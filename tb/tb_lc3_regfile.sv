// tb_lc3_regfile: self-checking test of the LC-3 register file.
// Checks the reset contents, then performs random writes and reads against a
// shadow array kept here, including a read of the register being written
// (old value in that cycle, new value next cycle).
module tb_lc3_regfile;
  import lc3_pkg::*;

  logic clk = 0, rst_n = 0, ld_reg = 0;
  reg_idx_t dr = '0, sr1 = '0, sr2 = '0;
  word_t wdata = '0, sr1_out, sr2_out;
  word_t shadow [8];
  int checks = 0, failures = 0;

  lc3_regfile dut (.clk, .rst_n, .ld_reg, .dr, .wdata, .sr1, .sr2, .sr1_out, .sr2_out);

  always #5 clk = ~clk;

  task automatic check_reads();
    #1;
    checks++;
    if (sr1_out !== shadow[sr1] || sr2_out !== shadow[sr2]) begin
      failures++;
      $display("FAIL sr1 R%0d=%h (exp %h) sr2 R%0d=%h (exp %h)",
               sr1, sr1_out, shadow[sr1], sr2, sr2_out, shadow[sr2]);
    end
  endtask

  initial begin
    #500000;
    failures++;
    $display("watchdog expired");
    $display("TB_RESULT checks=%0d failures=%0d", checks, failures);
    $finish;
  end

  initial begin
    for (int i = 0; i < 8; i++) shadow[i] = '0;
    repeat (2) @(posedge clk);
    @(negedge clk) rst_n = 1;
    for (int i = 0; i < 8; i++) begin
      sr1 = reg_idx_t'(i); sr2 = reg_idx_t'(7 - i);
      check_reads();
    end
    for (int i = 0; i < 3000; i++) begin
      @(negedge clk);
      ld_reg = ($urandom_range(0, 3) != 0);
      dr = reg_idx_t'($urandom); wdata = word_t'($urandom);
      sr1 = (i % 4 == 0) ? dr : reg_idx_t'($urandom);
      sr2 = reg_idx_t'($urandom);
      check_reads();                 // before the edge: old contents
      @(posedge clk);
      if (ld_reg) shadow[dr] = wdata;
      check_reads();                 // after the edge: new contents
    end
    $display("TB_RESULT checks=%0d failures=%0d", checks, failures);
    $finish;
  end
endmodule
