// lc3_sext: sign extension of an IN_W-bit two's complement field to OUT_W
// bits (the SEXT boxes of the datapath). Combinational.
module lc3_sext #(
  parameter int unsigned IN_W  = 5,
  parameter int unsigned OUT_W = 16
) (
  input  logic [IN_W-1:0]  in,
  output logic [OUT_W-1:0] out
);

  assign out = {{(OUT_W-IN_W){in[IN_W-1]}}, in};

endmodule
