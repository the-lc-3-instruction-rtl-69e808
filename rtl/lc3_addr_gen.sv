// lc3_addr_gen: LC-3 address generation.
//
// The address adder sums two operands. ADDR1MUX chooses the PC or the SR1
// register (a base register). ADDR2MUX chooses zero or a sign-extended field
// of the instruction: IR[5:0] (base+offset), IR[8:0] (PC-relative, branches,
// LEA) or IR[10:0]. MARMUX then chooses between the sum and the
// zero-extended IR[7:0] (a trap vector) for the bus. All of it is
// combinational; the muxes, their inputs and the extension widths follow
// the LC-3 datapath.
module lc3_addr_gen
  import lc3_pkg::*;
(
  input  logic [10:0] ir,         // IR[10:0]
  input  word_t     pc,
  input  word_t     sr1,
  input  addr1mux_t addr1mux,
  input  addr2mux_t addr2mux,
  input  marmux_t   marmux,
  output word_t     adder_out,   // to PCMUX
  output word_t     marmux_out   // to the bus through GateMARMUX
);

  word_t off6, off9, off11, op1, op2;

  lc3_sext #(.IN_W(6),  .OUT_W(WORD_W)) u_sext6  (.in(ir[5:0]),  .out(off6));
  lc3_sext #(.IN_W(9),  .OUT_W(WORD_W)) u_sext9  (.in(ir[8:0]),  .out(off9));
  lc3_sext #(.IN_W(11), .OUT_W(WORD_W)) u_sext11 (.in(ir[10:0]), .out(off11));

  always_comb begin
    op1 = (addr1mux == ADDR1_SR1) ? sr1 : pc;
    unique case (addr2mux)
      ADDR2_ZERO:  op2 = '0;
      ADDR2_OFF6:  op2 = off6;
      ADDR2_OFF9:  op2 = off9;
      ADDR2_OFF11: op2 = off11;
    endcase
  end

  assign adder_out  = op1 + op2;
  assign marmux_out = (marmux == MARMUX_ZEXT) ? {8'h00, ir[7:0]} : adder_out;

endmodule
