// tb_lc3_addr_gen: self-checking test of the LC-3 address generator.
// For random IR, PC and SR1 values and every ADDR1MUX/ADDR2MUX/MARMUX
// setting, compares the adder and MARMUX outputs with offsets extracted and
// sign-extended here with signed arithmetic. Includes the PC-relative
// example LD R3, x09 at x1480 (PC x1481, address x148A).
module tb_lc3_addr_gen;
  import lc3_pkg::*;

  logic [10:0] ir;
  word_t pc, sr1, adder_out, marmux_out, exp_add, exp_mm;
  addr1mux_t addr1mux;
  addr2mux_t addr2mux;
  marmux_t   marmux;
  int checks = 0, failures = 0;

  lc3_addr_gen dut (.ir, .pc, .sr1, .addr1mux, .addr2mux, .marmux, .adder_out, .marmux_out);

  task automatic check(input logic [10:0] tir, input word_t tpc, input word_t tsr1,
                       input addr1mux_t a1, input addr2mux_t a2, input marmux_t mm);
    int off, base;
    ir = tir; pc = tpc; sr1 = tsr1; addr1mux = a1; addr2mux = a2; marmux = mm;
    #1;
    case (a2)
      ADDR2_ZERO:  off = 0;
      ADDR2_OFF6:  off = int'(tir[5:0])  - (tir[5]  ? 64   : 0);
      ADDR2_OFF9:  off = int'(tir[8:0])  - (tir[8]  ? 512  : 0);
      default:     off = int'(tir[10:0]) - (tir[10] ? 2048 : 0);
    endcase
    base = (a1 == ADDR1_SR1) ? int'(tsr1) : int'(tpc);
    exp_add = word_t'(base + off);
    exp_mm  = (mm == MARMUX_ZEXT) ? word_t'(tir[7:0]) : exp_add;
    checks++;
    if (adder_out !== exp_add || marmux_out !== exp_mm) begin
      failures++;
      $display("FAIL ir=%h pc=%h sr1=%h a1=%0d a2=%0d mm=%0d: add=%h/%h mm=%h/%h",
               tir, tpc, tsr1, a1, a2, mm, adder_out, exp_add, marmux_out, exp_mm);
    end
  endtask

  initial begin
    #100000;
    failures++;
    $display("watchdog expired");
    $display("TB_RESULT checks=%0d failures=%0d", checks, failures);
    $finish;
  end

  initial begin
    // LD R3, x09 at x1480: PC = x1481, address x148A
    check(11'h609, 16'h1481, 16'h0, ADDR1_PC, ADDR2_OFF9, MARMUX_ADDER);
    if (adder_out !== 16'h148A) begin failures++; $display("FAIL example address"); end
    checks++;
    // extremes of each offset
    check(11'h100, 16'h1000, 16'h0, ADDR1_PC, ADDR2_OFF9, MARMUX_ADDER);   // -256
    check(11'h0FF, 16'h1000, 16'h0, ADDR1_PC, ADDR2_OFF9, MARMUX_ADDER);   // +255
    check(11'h020, 16'h0, 16'h4000, ADDR1_SR1, ADDR2_OFF6, MARMUX_ADDER);  // -32
    check(11'h400, 16'h0010, 16'h0, ADDR1_PC, ADDR2_OFF11, MARMUX_ADDER);  // -1024
    check(11'h0ABC & 11'h7FF, 16'h0, 16'h1234, ADDR1_SR1, ADDR2_ZERO, MARMUX_ADDER);
    check(11'h725, 16'h3000, 16'h0, ADDR1_PC, ADDR2_OFF9, MARMUX_ZEXT);    // trap x25
    for (int i = 0; i < 3000; i++)
      check(11'($urandom), word_t'($urandom), word_t'($urandom),
            addr1mux_t'($urandom_range(0, 1)), addr2mux_t'($urandom_range(0, 3)),
            marmux_t'($urandom_range(0, 1)));
    $display("TB_RESULT checks=%0d failures=%0d", checks, failures);
    $finish;
  end
endmodule
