// lc3_datapath: the LC-3 datapath, built around one 16-bit bus.
//
// Holds the IR, the PC unit (PC, +1, PCMUX), the register file, SR2MUX with
// SEXT(IR[4:0]), the ALU, the address generator (ADDR1MUX, ADDR2MUX, SEXT
// of IR[5:0], IR[8:0], IR[10:0], the address adder, ZEXT(IR[7:0]) and
// MARMUX), MAR and MDR, the N/Z/P condition codes and BEN. Sources reach the
// bus through GatePC, GateMDR, GateALU and GateMARMUX. SR2MUX takes the
// immediate when IR[5] is 1. SR2 is IR[2:0]; SR1 is IR[8:6] or, for a
// store's source, IR[11:9]; DR is IR[11:9] or R7 (TRAP). The control word
// comes from lc3_control; the memory is outside, reached through the MAR
// (address), MDR (write data), mio_en/r_w and mem_rdata. All registers
// change on the rising clock edge; rst_n is synchronous.
module lc3_datapath
  import lc3_pkg::*;
#(
  parameter word_t RESET_PC = 16'h3000
) (
  input  logic       clk,
  input  logic       rst_n,
  input  ctrl_t      ctrl,
  input  word_t      mem_rdata,
  output word_t      mem_addr,
  output word_t      mem_wdata,
  output logic       mem_en,
  output logic       mem_we,
  output word_t      ir,
  output logic       ben,
  output word_t      pc,
  output logic [2:0] nzp,
  output word_t      bus
);

  word_t    sr1_out, sr2_out, imm5, sr2mux_out, alu_out;
  word_t    adder_out, marmux_out, mar, mdr;
  reg_idx_t dr, sr1;

  // Instruction register
  always_ff @(posedge clk) begin
    if (!rst_n)          ir <= '0;
    else if (ctrl.ld_ir) ir <= bus;
  end

  lc3_bus u_bus (
    .clk, .gate_pc(ctrl.gate_pc), .gate_mdr(ctrl.gate_mdr),
    .gate_alu(ctrl.gate_alu), .gate_marmux(ctrl.gate_marmux),
    .pc, .mdr, .alu(alu_out), .marmux(marmux_out), .bus
  );

  lc3_pc #(.RESET_PC(RESET_PC)) u_pc (
    .clk, .rst_n, .ld_pc(ctrl.ld_pc), .pcmux(ctrl.pcmux),
    .bus, .adder(adder_out), .pc
  );

  assign dr  = (ctrl.drmux  == DRMUX_R7)   ? reg_idx_t'(7) : ir[11:9];
  assign sr1 = (ctrl.sr1mux == SR1MUX_IR8) ? ir[8:6]       : ir[11:9];

  lc3_regfile u_regfile (
    .clk, .rst_n, .ld_reg(ctrl.ld_reg), .dr, .wdata(bus),
    .sr1, .sr2(ir[2:0]), .sr1_out, .sr2_out
  );

  lc3_sext #(.IN_W(5), .OUT_W(WORD_W)) u_sext5 (.in(ir[4:0]), .out(imm5));
  assign sr2mux_out = ir[5] ? imm5 : sr2_out;

  lc3_alu u_alu (.aluk(ctrl.aluk), .a(sr1_out), .b(sr2mux_out), .y(alu_out));

  lc3_addr_gen u_addr_gen (
    .ir(ir[10:0]), .pc, .sr1(sr1_out), .addr1mux(ctrl.addr1mux),
    .addr2mux(ctrl.addr2mux), .marmux(ctrl.marmux),
    .adder_out, .marmux_out
  );

  lc3_mar_mdr u_mar_mdr (
    .clk, .rst_n, .ld_mar(ctrl.ld_mar), .ld_mdr(ctrl.ld_mdr),
    .mio_en(ctrl.mio_en), .r_w(ctrl.r_w), .bus, .mem_rdata, .mar, .mdr
  );

  lc3_nzp u_nzp (.clk, .rst_n, .ld_cc(ctrl.ld_cc), .bus, .nzp);

  lc3_ben u_ben (
    .clk, .rst_n, .ld_ben(ctrl.ld_ben), .ir_nzp(ir[11:9]), .cc_nzp(nzp), .ben
  );

  assign mem_addr  = mar;
  assign mem_wdata = mdr;
  assign mem_en    = ctrl.mio_en;
  assign mem_we    = ctrl.r_w;

endmodule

───

What you will do
Look for the string "with" in the records, and copy every line where it is found.

Answer to this problem
// setting, compares the adder and MARMUX outputs with offsets extracted and
// sign-extended here with signed arithmetic. Includes the PC-relative
// Holds the IR, the PC unit (PC, +1, PCMUX), the register file, SR2MUX with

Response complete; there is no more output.